How and what the apps monitor varies by program, but generally, it’s:
- How hard you break
- How abruptly you turn
- How fast you drive
- How many hours you drive per day
- Time of day that you drive the most
- How often you’re on the phone while driving
When you get above a certain score or complete your program, you may be eligible for a large insurance discount. You could take up to 30% off your premium with either GEICO’s DriveEasy program or State Farm’s Drive Safe & SaveTM program, for example.
However, you should seriously think about your driving habits before enrolling in one of these programs because, if you don’t drive well while using them – your rates will rise.
Our Recommendations for Auto Insurance
Following our expert evaluation, we recommend GEICO, Progressive or State Farm for your auto insurance. While these providers are excellent options, it is still wise to compare quotes. A comparison tool is the easiest way to compare free auto insurance quotes, and you can use our quote box to get started. Just enter your zip code to use the tool.
GEICO: Best Overall
GEICO earned an overall rating of 9.1 out of 10, receiving high scores for industry reputation, coverage, cost and customer experience. Aside from being known to offer the industry’s lowest rates, GEICO offers numerous savings opportunities, including:
- Daytime running lights discount
- Added safety features discounts
- Good driver discount
- New vehicle discount
- Driver’s education discount
Progressive: Best for High-Risk Drivers
Progressive earned a 9.1 overall rating in our expert analysis and is known to be the best option for drivers with a history of higher risk. Some of the discounts Progressive offers include:
- Good student discount
- Distant student discount
- Teen driver discount
- Pay-in-full discount
- Paperless discount
Read more: Progressive insurance review
State Farm: Best Student Discounts
In our expert evaluation, State Farm earned a 9.1 rating overall. This company is known to give multiple discount opportunities and strong customer service, while also receiving high ratings for industry reputation and coverage. In addition to the best-in-industry student discount (25%), State Farm offers these:
- Distant student discount
- Anti-theft system discount
- Accident-free discount
- Driver training discount
- Passive restraint discount
Why are car insurance rates higher for males?

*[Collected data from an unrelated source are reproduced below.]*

// tb_debug_readback: the held word must change only on capture and clear on
// reset.
module tb_debug_readback;
  logic clk = 0, rst_n, capture;
  logic [63:0] word_in, word, ew;
  int checks = 0, failures = 0;

  debug_readback dut (.*);
  always #5 clk = ~clk;

  initial begin
    repeat (50000) @(posedge clk);
    failures++;
    $display("TB_RESULT checks=%0d failures=%0d", checks, failures);
    $finish;
  end

  initial begin
    rst_n = 0; capture = 0; word_in = '1;
    @(negedge clk); @(negedge clk);
    checks++;
    if (word != 0) failures++;
    rst_n = 1; ew = 0;
    for (int t = 0; t < 2000; t++) begin
      capture = ($urandom_range(0, 3) == 0); word_in = {$urandom, $urandom};
      if (capture) ew = word_in;
      @(negedge clk);
      checks++;
      if (word != ew) begin
        failures++;
        if (failures < 10) $display("t%0d got %h want %h", t, word, ew);
      end
    end
    $display("TB_RESULT checks=%0d failures=%0d", checks, failures);
    $finish;
  end
endmodule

Insurance rates are higher for males because insurance providers have decided they are riskier and more likely to get into an accident.
Which gender pays more for car insurance?
Data shows that men pay more for car insurance than women. However, there are some states where it is illegal to factor in a person’s gender for their insurance premiums. These states include:
• North Carolina
Who pays more for car insurance, married or single individuals?
Single people tend to pay more for auto insurance than married people. Insurance companies generally believe that married couples are more likely to be bundle policies under the same insurer and are financially safer with combined incomes.
Which age group pays the most for car insurance?
Teen drivers between 16 and 19 years tend to pay the most for car insurance. The national average rate for 16-year-olds is $6,912 per year. For 17-year-olds, it’s $5,612, and for 18-year-olds, it’s $4,958. Nineteen-year-olds pay an average annual rate of $3,708. Drivers these ages are perceived to be a higher risk to insurers because they have less experience behind the wheel and are more likely to engage in risky driving.
**Note: Insurance companies often base rates on whatever gender is listed on a person’s license, regardless of how that person identifies. For some providers, transgender and nonbinary individuals may have to identify themselves as either man or woman when applying for insurance. Some providers might also classify gender (man, woman) and biological sex (male, female) as the same thing when deciding rates.